Race Oncology hopes its drug candidate can protect the heart from the dangerous effect of chemotherapy.

Chemo can kill the cancer - and the heart as well. Pic via Getty
Chemo can kill the cancer - and the heart as well. Pic via Getty

Here’s the good news: more patients are surviving cancer and living longer after treatment.

In 2022 there were 18 million cancer survivors in the US and more than one million in Australia.

“Twenty to 30 years ago, if you were told you had metastatic, late-stage cancer you would have months to live at best,” says Race Oncology (ASX:RAC) CEO Dr Daniel Tillett.

“There’s been enormous progress in treating patients, so that many patients will live the rest of their lives and die of something else.”

And therein lies the bad news: the “something else” is likely to be heart failure or kidney and liver damage resulting not from the cancer, but the chemotherapy.

A classic case of the cure being worse than the disease.

“As a result, the damage inflicted by cancer treatments has become increasingly important,” Tillett says. “Regulators and drug companies are zeroing in on ways to mitigate or avoid the damage.”

You can teach an old drug new tricks

Race is tackling the problem of chemo-induced heart damage – the clinicians’ key priority – with its reformulated drug candidate called bisantrene (RAC-220).

The drug made it to market in France in 1988 and had clinical success in treating breast cancer and leukemia sans the heart damage.

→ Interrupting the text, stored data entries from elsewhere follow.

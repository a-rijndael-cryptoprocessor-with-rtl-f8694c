// rijndael_top: 128-bit Rijndael cryptoprocessor with an on-the-fly key
// scheduler and a 32-bit I/O bus.
//
// Data path: text_interface (4 x 32 -> 128 bits) feeds the round datapath
// rijndael_core, whose result leaves through out_interface (128 -> 4 x 32
// bits). Key path: key_interface (4 x 32 -> 128 bits) and key_buffer feed,
// through the multiplexer control2, the key_scheduler whose registers give
// the round key of every cycle. The key buffer keeps the start key of the
// current direction, so repeated blocks reuse it; a change of direction costs
// one conversion of 10 scheduler steps plus 3 cycles, a new cipher key 2
// cycles. A block takes 11 cycles in the core; blocks of the same direction
// that are waiting run back to back, one every 11 cycles.
//
// Bus use: write a key as four words W(0)..W(3) with key_we while key_ready;
// write a block as four words with text_we while text_ready, text_dec (1 =
// decrypt) given with the fourth word. The result appears as four words on
// text_out while out_valid is high, the first word one cycle after round 10.
//
// The block structure (interfaces, key multiplexer, scheduler, key buffer,
// round datapath) follows the original top level; the bus protocol and the
// direction bit per block are this design's choices.
module rijndael_top
  import aes_pkg::*;
(
  input  logic  clk,
  input  logic  rst_n,
  input  logic  key_we,
  input  word_t key_in,
  output logic  key_ready,
  input  logic  text_we,
  input  word_t text_in,
  input  logic  text_dec,
  output logic  text_ready,
  output logic  out_valid,
  output logic  out_dec,
  output word_t text_out,
  output logic  busy
);

  logic       key_valid, key_take;
  block_t     if_key;
  logic       blk_valid, blk_dec, blk_take;
  block_t     blk;
  logic       buf_we, buf_last_in, buf_last;
  block_t     buf_key;
  logic       ks_load, ks_sel_buf, ks_load_last, ks_step, ks_dec;
  block_t     ks_key_in, round_key;
  core_ctrl_t core_ctrl;
  block_t     core_out;
  logic       res_valid, res_dec;

  key_interface u_key_if (
    .clk, .rst_n, .key_we, .key_word(key_in), .key_ready,
    .key_valid, .key(if_key), .key_take
  );

  text_interface u_text_if (
    .clk, .rst_n, .text_we, .text_word(text_in), .text_dec, .text_ready,
    .blk_valid, .blk_dec, .blk, .blk_take
  );

  // control2: new cipher key or buffered start key into the scheduler.
  always_comb ks_key_in = ks_sel_buf ? buf_key : if_key;

  key_scheduler u_key_sched (
    .clk, .rst_n, .load(ks_load), .load_last(ks_load_last), .key_in(ks_key_in),
    .step(ks_step), .dec(ks_dec), .round_key
  );

  key_buffer u_key_buf (
    .clk, .rst_n, .we(buf_we), .key_in(round_key), .last_in(buf_last_in),
    .key_out(buf_key), .buf_last
  );

  rijndael_core u_core (
    .clk, .rst_n, .ctrl(core_ctrl), .din(blk), .round_key, .dout(core_out)
  );

  out_interface u_out_if (
    .clk, .rst_n, .res_valid, .res_dec, .res(core_out),
    .out_valid, .out_dec, .text_out
  );

  controller u_ctrl (
    .clk, .rst_n, .key_valid, .key_take, .blk_valid, .blk_dec, .blk_take,
    .buf_last, .buf_we, .buf_last_in, .ks_load, .ks_sel_buf, .ks_load_last,
    .ks_step, .ks_dec, .core_ctrl, .res_valid, .res_dec, .busy
  );

endmodule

The trouble is – and there’s always a problem – the drug crystallised in the blood after being injected. Ledle (now Pfizer) persevered and treated 2000 patients in clinical trials before losing interest.

In 2021 Race discovered that if were combined with doxorubicin, the leading anthracycline, the heart could be protected.

The most widely used chemotherapy, anthracyclines were discovered more than five decades ago. They’re still popular because they are effective and – being generic – they are cheap at $100 to $200 per dose.

“Usage is still growing, which is very unusual for an old drug that has been around for so long,” Tillett says.

But doctors typically give a maximum four doses because of the heart damage risk.

Heading to the clinic

Race has completed two acute myeloid leukemia (AML) trials with the old formulation, RC-110.

Now, a phase 1 trial of RAC-220 will use with cardio protection as the primary endpoint.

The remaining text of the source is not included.